→ **What is required**
Scan the entries below and extract each line with the word "into" in it.

→ **Entries shown**
- - - - - - -

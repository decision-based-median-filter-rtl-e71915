# Decision based median filter for salt-and-pepper noise

Salt-and-pepper (impulse) noise replaces random pixels of an 8-bit grayscale
image by pure black (0) or pure white (255). A plain 3x3 median filter
removes it at low densities but blurs edges, and it breaks down once half a
window is noise, because the median itself is then a noise value.

This design detects noise before filtering. A pixel is treated as a
candidate for noise only if it is exactly 0 or 255. Every other pixel is
passed through unchanged. A candidate is then replaced by a value chosen
from its 3x3 neighbourhood. The rule used depends on how much of the
neighbourhood is still information (neither 0 nor 255). The filter handles
one window per clock. It sits in a small system: a host loads an image over
a serial line (UART) and starts filtering, and the system sends the
filtered image back.

```
 uart_rxd ──► uart_rx ──► dbmf_ctrl ──► image_ram (input image)
                              │                │ one read per clock
                              │                ▼
                              │          window_gen ──► dbmf_filter
                              │                              │
                              ◄── image_ram (filtered image) ◄┘
 uart_txd ◄── uart_tx ◄───────┘
```

## The filtering decision

Number the window in raster order, 0 to 8, so that pixel 4 is the centre P.
Call a pixel *noisy* if it is 0 or 255, and an *information pixel* otherwise.
Let `n` be the number of information pixels in the window (0 to 9). The
filter (`rtl/dbmf_filter.sv`) applies the first rule that matches:

| # | condition | output | `fcase` |
|---|-----------|--------|---------|
| 1 | P is an information pixel | P unchanged | `FC_CLEAN` |
| 2 | P is noisy and all nine pixels equal P | P unchanged: a solid black or white area is treated as image content | `FC_UNIFORM` |
| 3 | n = 0: every pixel is 0 or 255 | mean of the nine pixels, `sum / 9` truncated | `FC_MEAN` |
| 4 | 1 ≤ n ≤ 4: more than half of the window is noisy | the first information pixel in raster order, 0 to 8 | `FC_NEAREST` |
| 5 | n ≥ 5 | median of the information pixels | `FC_MEDIAN` |

Rule 4 exists because, when most of the window is noise, a median can
easily land on a noisy value. Rule 4 then takes a real neighbour directly.

Examples (hex, raster order, centre in brackets):

| window | rule | output |
|--------|------|--------|
| `1B 19 1D / 0F [FF] 37 / 1F 16 14` | 5 | `1B` |
| all `00`, or all `FF` | 2 | unchanged |
| `1B FF FF / FF [FF] FF / 05 19 33` | 4 | `1B` |
| `00 FF 00 / FF [FF] 00 / 00 FF 00` | 3 | 4·255/9 = `71` |

**Median without compaction.** The information pixels sit at unknown
positions, and there can be from 5 to 9 of them, so rule 5 cannot use a
fixed-size median network. Instead, all nine pixels go through a sorting
network (`rtl/sort9.sv`, an odd-even transposition network of 9 stages and
36 compare-exchange cells). In the sorted vector every 0 is at the bottom and
every 255 is at the top. The information pixels therefore form one
contiguous run `sorted[z .. z+n-1]`, where `z` is the number of zeros. The
median is `sorted[z + n/2]`. When `n` is even this is the upper of the two
middle values, which is what the first example above needs: its 8
information pixels have middle pair `19`, `1B`, and the result is `1B`.

**Timing.** The counts, the sum, the sort and the rule selection are all
combinational. The result is registered, so `med` and `out_valid` appear on
the clock edge after the window is presented. A new window can be given
every clock. Reset (synchronous, active high) clears `med` to 0.

`fcase` reports which rule fired. Nothing in the system uses it. It is there
so that a simulation can observe the decisions.

## Forming the windows

`rtl/window_gen.sv` takes pixels in raster order, one per `in_valid`. It keeps
the two previous rows in two line buffers. Each incoming pixel pushes a
column `{row y-2, row y-1, row y}` into a 3x3 shift array. Once at least
three rows and three columns have been seen, the array is a full window
centred one row and one column behind the input. `out_valid` rises on the
clock edge that takes the completing pixel.

The image borders are handled by padding. The controller does not feed the
raw image. It feeds the image with one extra pixel on every side, and each
extra pixel copies the nearest border pixel. It does this by clamping the
read coordinates: padded position `(py, px)` reads image pixel
`(clamp(py-1), clamp(px-1))`. The line length is `IMG_W + 2`. The window
generator then produces exactly `IMG_W * IMG_H` windows, one per image
pixel, in raster order. The controller writes each filter result to the
next address of the output RAM.

A full scan takes `(IMG_W+2) * (IMG_H+2)` clocks, which is 7874 clocks
(157.5 µs at 50 MHz) for the default 125 x 60 image. The filter latency
adds a few more clocks.

## Host protocol and serial link

The serial format is 8 data bits, no parity and 1 stop bit (8N1), at `BAUD`
(default 9600) from a `CLK_HZ` clock (default 50 MHz). That makes
`CLK_HZ/BAUD = 5208` clocks per bit.

| host sends | system does |
|------------|-------------|
| `0x4C` ('L') followed by `IMG_W*IMG_H` bytes | stores the bytes, in raster order, as the input image |
| `0x53` ('S') | filters the stored image, then sends `IMG_W*IMG_H` filtered bytes in raster order |
| any other byte while idle | ignored |

`busy` is high from the command byte until the last byte has been loaded or
sent.

The input RAM can also be preloaded at start-up through the `INIT_FILE`
parameter of `image_ram`. The host then only has to send 'S'. The top level
does not pass this parameter through.

- **Transmitter** (`uart_tx`): a 10-bit shift register (start bit, data
  LSB first, stop bit), loaded in parallel and shifted once per bit time.
  `ready` rises in the last clock of the stop bit. A byte handed over then
  follows the previous one with no idle time, so an image goes back at the
  full line rate: 7500 bytes × 10 bits / 9600 baud = 7.8 s.
- **Receiver** (`uart_rx`): a two-flop synchroniser, then a start-bit check
  half a bit after the falling edge, which ignores shorter glitches. It then
  samples at the centre of each bit. A frame whose stop bit is low is
  dropped, and `frame_err` pulses instead of `valid`.

## Parameters

| parameter | default | where |
|-----------|---------|-------|
| `CLK_HZ` | 50 000 000 | `dbmf_system`, `uart_rx`, `uart_tx` |
| `BAUD` | 9600 | `dbmf_system`, `uart_rx`, `uart_tx` |
| `IMG_W`, `IMG_H` | 125, 60 | `dbmf_system`, `dbmf_ctrl` |
| `DEPTH` | 7500 | `image_ram` (the top sets it to `IMG_W*IMG_H`) |
| `LINE` | 127 | `window_gen` (the top sets it to `IMG_W+2`) |

Storage at the defaults is two 7500 × 8-bit RAMs and two 127 × 8-bit line
buffers. A 128 × 128 image needs `IMG_W = IMG_H = 128`, which gives two
16384-byte RAMs. The image size is fixed when the design is built: a frame
of a different size needs different parameters.

## Design choices and limits

The detection rules, the 3x3 window, the one-clock filter, the 50 MHz clock,
the 9600 baud 8N1 link and the 125 x 60 frame come from the published
algorithm and its FPGA implementation. The following were left open there
and are this design's own choices:

- **"Nearest" information pixel (rule 4)** is the first one in raster
  order. This reproduces the reference example above, where `1B` (top
  left) is chosen although `19` (directly below) is closer.
- **Threshold for rule 4** counts the whole window, centre included: at
  least 5 of 9 noisy. The alternative reading, at least 5 of the 8
  neighbours noisy, gives the same answer on the reference example. It
  differs on other windows.
- **Even-count median** is the upper middle value, and **the rule 3 mean**
  is truncated.
- **Borders** use replicated edge pixels. A noisy border pixel is therefore
  seen twice in its own window.
- **Output RAM.** The filtered image is buffered in a second RAM and sent
  only after the whole image is filtered. It is not streamed while the
  filter runs.
- **Command bytes, the load path, `busy` and the UART handshake** are
  invented here.
- **Send-back time.** The published implementation reports that returning
  the filtered 60 x 125 image over the UART takes at most 6.9 s. At 9600
  baud 8N1 the 7500 bytes need 7.8 s. This design takes 7.8 s, and no gap
  between bytes could make it faster.
- **Image quality at high noise density.** With rule 3 as stated, a window
  that is all 0 and 255 gets a value between them, such as `71` for four
  255s. At 80 % to 90 % noise many windows are like that, and the PSNR the
  tests measure there is well below the published figures (about 27 dB at
  90 % noise). The published figures may come from a filter that reuses
  pixels it has already filtered. That is not described, and this design
  does not do it: every window is taken from the unfiltered input image.
- **Filter time.** The published figure of one clock per pixel (150 µs per
  image) leaves out border handling. Here a scan is 7874 clocks
  (157.5 µs).

## Files

| file | contents |
|------|----------|
| `rtl/dbmf_pkg.sv` | pixel and window types, 0/255 constants, rule enum, command codes |
| `rtl/dbmf_filter.sv` | the decision based median filter |
| `rtl/sort9.sv` | 9-input sorting network used by the filter |
| `rtl/window_gen.sv` | line buffers and 3x3 window array |
| `rtl/image_ram.sv` | synchronous RAM for one image |
| `rtl/uart_rx.sv`, `rtl/uart_tx.sv` | 8N1 serial receiver and transmitter |
| `rtl/dbmf_ctrl.sv` | command decoding, load, padded scan, send-back |
| `rtl/dbmf_system.sv` | top level |
| `tb/tb_*.sv` | self-checking testbenches: one per module and four system tests (reduced, 50 x 50, 128 x 128, full size) |
| `tb/tb_dbmf_system_body.svh` | host model, reference filter and checks shared by the system tests |

## Simulation

Every testbench prints `TB_RESULT checks=N failures=M` and stops on its own.
A watchdog ends it with a failure if it hangs. To build and run one with
Verilator 5, from the directory that holds `rtl/` and `tb/`:

```
verilator --binary --timing --assert --timescale 1ns/1ps -Irtl -Itb -y rtl -y tb \
    rtl/dbmf_pkg.sv tb/tb_dbmf_filter.sv --top-module tb_dbmf_filter -o sim
./obj_dir/sim
```

The testbench names are `tb_dbmf_filter`, `tb_window_gen`, `tb_image_ram`,
`tb_uart_rx`, `tb_uart_tx`, `tb_dbmf_ctrl`, `tb_dbmf_system`,
`tb_dbmf_system_50`, `tb_dbmf_system_128` and `tb_dbmf_system_full`.

- **Block tests** compare each block with a model written independently
  inside the testbench. The filter test runs the example windows above and
  4000 random windows at every noise density. It checks the result, the
  rule taken and the one-clock latency. The UART tests check bit timing to
  the clock.
- **`tb_dbmf_system`** is a reduced configuration: an 11 x 18 image, 10
  clocks per bit. It runs in seconds. It acts as the host over the serial
  line and does an ignored byte, then LOAD, START and read-back twice. It
  checks every returned pixel against a reference filter, and checks that
  the scan takes `(W+2)(H+2)` clocks plus a few. It also counts each
  mechanism (ignored command, load, start, all five rules, border windows,
  back-to-back transmission) and fails if any of them never occurred. The
  test image is a smooth ramp in horizontal bands of 10 % to 90 % noise,
  with solid 0 and 255 blocks, and the PSNR of each band is printed.
- **`tb_dbmf_system_50`** and **`tb_dbmf_system_128`** run the same
  system test on 50 x 50 and 128 x 128 images. They use a fast serial link.
- **`tb_dbmf_system_full`** runs the top with every parameter at its
  default: 50 MHz, 9600 baud and a 125 x 60 image. It preloads the image into
  the input RAM, sends START and checks all 7500 returned pixels. That is
  about 390 million clocks, and it takes several minutes in Verilator.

- - - - - - -

→ **Response**
column `{row y-2, row y-1, row y}` into a 3x3 shift array. Once at least
  default: 50 MHz, 9600 baud and a 125 x 60 image. It preloads the image into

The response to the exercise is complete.